332 .format(name, obj)) from None
333 return obj, parent
AttributeError: Can't get attribute 'Star_Destroyer' on <module '__main__'>
Unfortunately while it is more efficient, “joblib.dump() and joblib.load() are based on the Python pickle serialization model”. We won’t find our solution here.
Dill#
In the shadows of the stack overflow replies, you’ll see references to dill. I’m usually reluctant to add other dependencies, but was desperate enough to give this a try. I was particularly encouraged by their description:
In addition to pickling python objects, dill provides the ability to save the state of an interpreter session in a single command. Hence, it would be feasable to save an interpreter session, close the interpreter, ship the pickled file to another computer, open a new interpreter, unpickle the session and thus continue from the ‘saved’ state of the original interpreter session.

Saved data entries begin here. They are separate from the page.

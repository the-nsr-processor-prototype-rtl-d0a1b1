// tb_nsr_ex: self-checking test of the execute unit.
// 3000 random operations of every class, with random operand values, random
// result routing (register file, R1 = store data queue, R0 = discard) and
// random back-pressure on every output. Expected results are computed here
// from the instruction set's definitions and compared, per destination and
// in order. Also checks the minimum time of a two-operand ADD: operation
// word, two operands, compute, result offered (five cycles).
module tb_nsr_ex;
  import nsr_pkg::*;
  logic clk = 0, rst_n = 0;
  logic id_valid, id_ready, op_valid, op_ready;
  word_t id_data, op_data;
  logic rf_valid, rf_ready, aq_valid, aq_ready, sdq_valid, sdq_ready;
  logic jmp_valid, jmp_ready, cc_valid, cc_ready, cc_bit;
  word_t rf_data, sdq_data, jmp_data;
  aq_t aq_data;
  int checks = 0, failures = 0;

  nsr_ex dut (.*);
  always #5 clk = ~clk;

  word_t id_q[$], op_q[$];
  word_t exp_rf[$], exp_sdq[$], exp_jmp[$];
  logic [16:0] exp_aq[$];
  logic exp_cc[$];
  int n_class[16];

  task automatic check(input logic cond, input string msg);
    checks++;
    if (!cond) begin failures++; $display("FAIL: %s", msg); end
  endtask

  // Build one random operation and what it must produce.
  task automatic gen_one();
    int cls = $urandom % 14;   // 14 classes: 15..2 in the operation word
    int bit_no = 15 - cls;
    word_t a = word_t'($urandom), b = word_t'($urandom), r;
    word_t ctrl = 16'h0001 << bit_no;
    int route = $urandom % 3;   // 0 register, 1 R1, 2 R0
    logic [3:0] sh;
    logic [1:0] cnd;
    logic [7:0] imm = 8'($urandom);
    if ($urandom % 4 == 0) b = a;  // make equal compares happen
    n_class[bit_no]++;
    case (bit_no)
      EXB_SETCC: begin
        cnd = 2'($urandom);
        id_q.push_back(ctrl | 16'h0001);
        id_q.push_back({cnd, 14'h0});
        op_q.push_back(a); op_q.push_back(b);
        case (cnd)
          2'b00: exp_cc.push_back(a == b);
          2'b01: exp_cc.push_back($signed(a) > $signed(b));
          2'b10: exp_cc.push_back($signed(a) >= $signed(b));
          default: exp_cc.push_back(a != b);
        endcase
        return;
      end
      EXB_SHIFT: begin
        case ($urandom % 3) 0: sh = 4'b0001; 1: sh = 4'b0010; default: sh = 4'b0100; endcase
        op_q.push_back(a);
        r = (sh == 4'b0001) ? a << 1 : (sh == 4'b0010) ? a >> 1 : word_t'($signed(a) >>> 1);
      end
      EXB_MVIL: r = {8'h00, imm};
      EXB_MVIH: r = {imm, 8'h00};
      EXB_MVPC: r = a;
      default: begin
        op_q.push_back(a); op_q.push_back(b);
        case (bit_no)
          EXB_SUB:  r = a - b;
          EXB_AND:  r = a & b;
          EXB_OR:   r = a | b;
          EXB_XOR:  r = a ^ b;
          EXB_XNOR: r = ~(a ^ b);
          default:  r = a + b;   // ADD, SJMP, LDA, STA
        endcase
      end
    endcase
    if (route == 1) ctrl[EXB_R1] = 1'b1;
    if (route == 2) ctrl[EXB_R0] = 1'b1;
    id_q.push_back(ctrl);
    if (bit_no == EXB_SHIFT) id_q.push_back({sh, 12'h0});
    if (bit_no == EXB_MVIL || bit_no == EXB_MVIH) id_q.push_back({imm, 8'h00});
    if (bit_no == EXB_MVPC) id_q.push_back(a);
    if (bit_no == EXB_STA) exp_aq.push_back({1'b1, r});
    if (bit_no == EXB_LDA) exp_aq.push_back({1'b0, r});
    if (bit_no == EXB_SJMP) exp_jmp.push_back(r);
    if (route == 0) exp_rf.push_back(r);
    if (route == 1) exp_sdq.push_back(r);
  endtask

  // sources
  assign id_valid = id_q.size() > 0;
  assign id_data  = id_valid ? id_q[0] : '0;
  assign op_valid = op_q.size() > 0;
  assign op_data  = op_valid ? op_q[0] : '0;
  logic id_took = 0, op_took = 0;
  always @(negedge clk) begin
    if (id_took) void'(id_q.pop_front());
    if (op_took) void'(op_q.pop_front());
    id_took = 0; op_took = 0;
    rf_ready  <= ($urandom % 4) != 0;
    aq_ready  <= ($urandom % 4) != 0;
    sdq_ready <= ($urandom % 4) != 0;
    jmp_ready <= ($urandom % 4) != 0;
    cc_ready  <= ($urandom % 4) != 0;
  end

  // sinks
  always @(posedge clk) if (rst_n) begin
    id_took = id_valid && id_ready;
    op_took = op_valid && op_ready;
    if (rf_valid && rf_ready) begin
      check(exp_rf.size() > 0 && rf_data == exp_rf[0], "register-file result");
      if (exp_rf.size() > 0) void'(exp_rf.pop_front());
    end
    if (sdq_valid && sdq_ready) begin
      check(exp_sdq.size() > 0 && sdq_data == exp_sdq[0], "store data result");
      if (exp_sdq.size() > 0) void'(exp_sdq.pop_front());
    end
    if (aq_valid && aq_ready) begin
      check(exp_aq.size() > 0 && aq_data == exp_aq[0], "address queue entry");
      if (exp_aq.size() > 0) void'(exp_aq.pop_front());
    end
    if (jmp_valid && jmp_ready) begin
      check(exp_jmp.size() > 0 && jmp_data == exp_jmp[0], "jump target");
      if (exp_jmp.size() > 0) void'(exp_jmp.pop_front());
    end
    if (cc_valid && cc_ready) begin
      check(exp_cc.size() > 0 && cc_bit == exp_cc[0], "condition bit");
      if (exp_cc.size() > 0) void'(exp_cc.pop_front());
    end
  end

  initial begin
    int t0;
    rf_ready = 1; aq_ready = 1; sdq_ready = 1; jmp_ready = 1; cc_ready = 1;
    repeat (2) @(posedge clk);
    rst_n = 1;
    @(negedge clk);
    // latency of one ADD with everything ready
    id_q.push_back(16'h1000); op_q.push_back(16'd3); op_q.push_back(16'd4);
    exp_rf.push_back(16'd7);
    t0 = $time;
    wait (rf_valid);
    check(($time - t0) / 10 <= 5, $sformatf("ADD result after %0d cycles", ($time - t0) / 10));
    repeat (5) @(posedge clk);
    for (int i = 0; i < 3000; i++) gen_one();
    wait (id_q.size() == 0 && op_q.size() == 0);
    repeat (50) @(posedge clk);
    check(exp_rf.size() == 0 && exp_sdq.size() == 0 && exp_aq.size() == 0 &&
          exp_jmp.size() == 0 && exp_cc.size() == 0, "every expected result delivered");
    for (int k = 2; k < 16; k++) check(n_class[k] > 0, $sformatf("class bit %0d exercised", k));
    $display("TB_RESULT checks=%0d failures=%0d", checks, failures);
    $finish;
  end

  initial begin
    repeat (200000) @(posedge clk);
    failures++;
    $display("watchdog expired");
    $display("TB_RESULT checks=%0d failures=%0d", checks, failures);
    $finish;
  end
endmodule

dill can be used to store python objects to a file, but the primary usage is to send python objects across the network as a byte stream. dill is quite flexible, and allows arbitrary user defined classes and functions to be serialized.
import dill
with open("setup/thing.dill", "rb") as f:
sd = dill.load(f)
print(sd.ammo)
99
That’s what we wanted to see! We can import the Star_Destroyer
object and it even has the state it had when it was exported (we’d fired the laser once).
Conclusion#
Is there a better way to do this? I’m all ears.
If I had players submit whole .py
files, we still have dependency challenges.
I think the “best” solution would probably be to have the players expose an API that I can query to compare the models. However, this requires a bit more development from the players and increases the barrier to entry.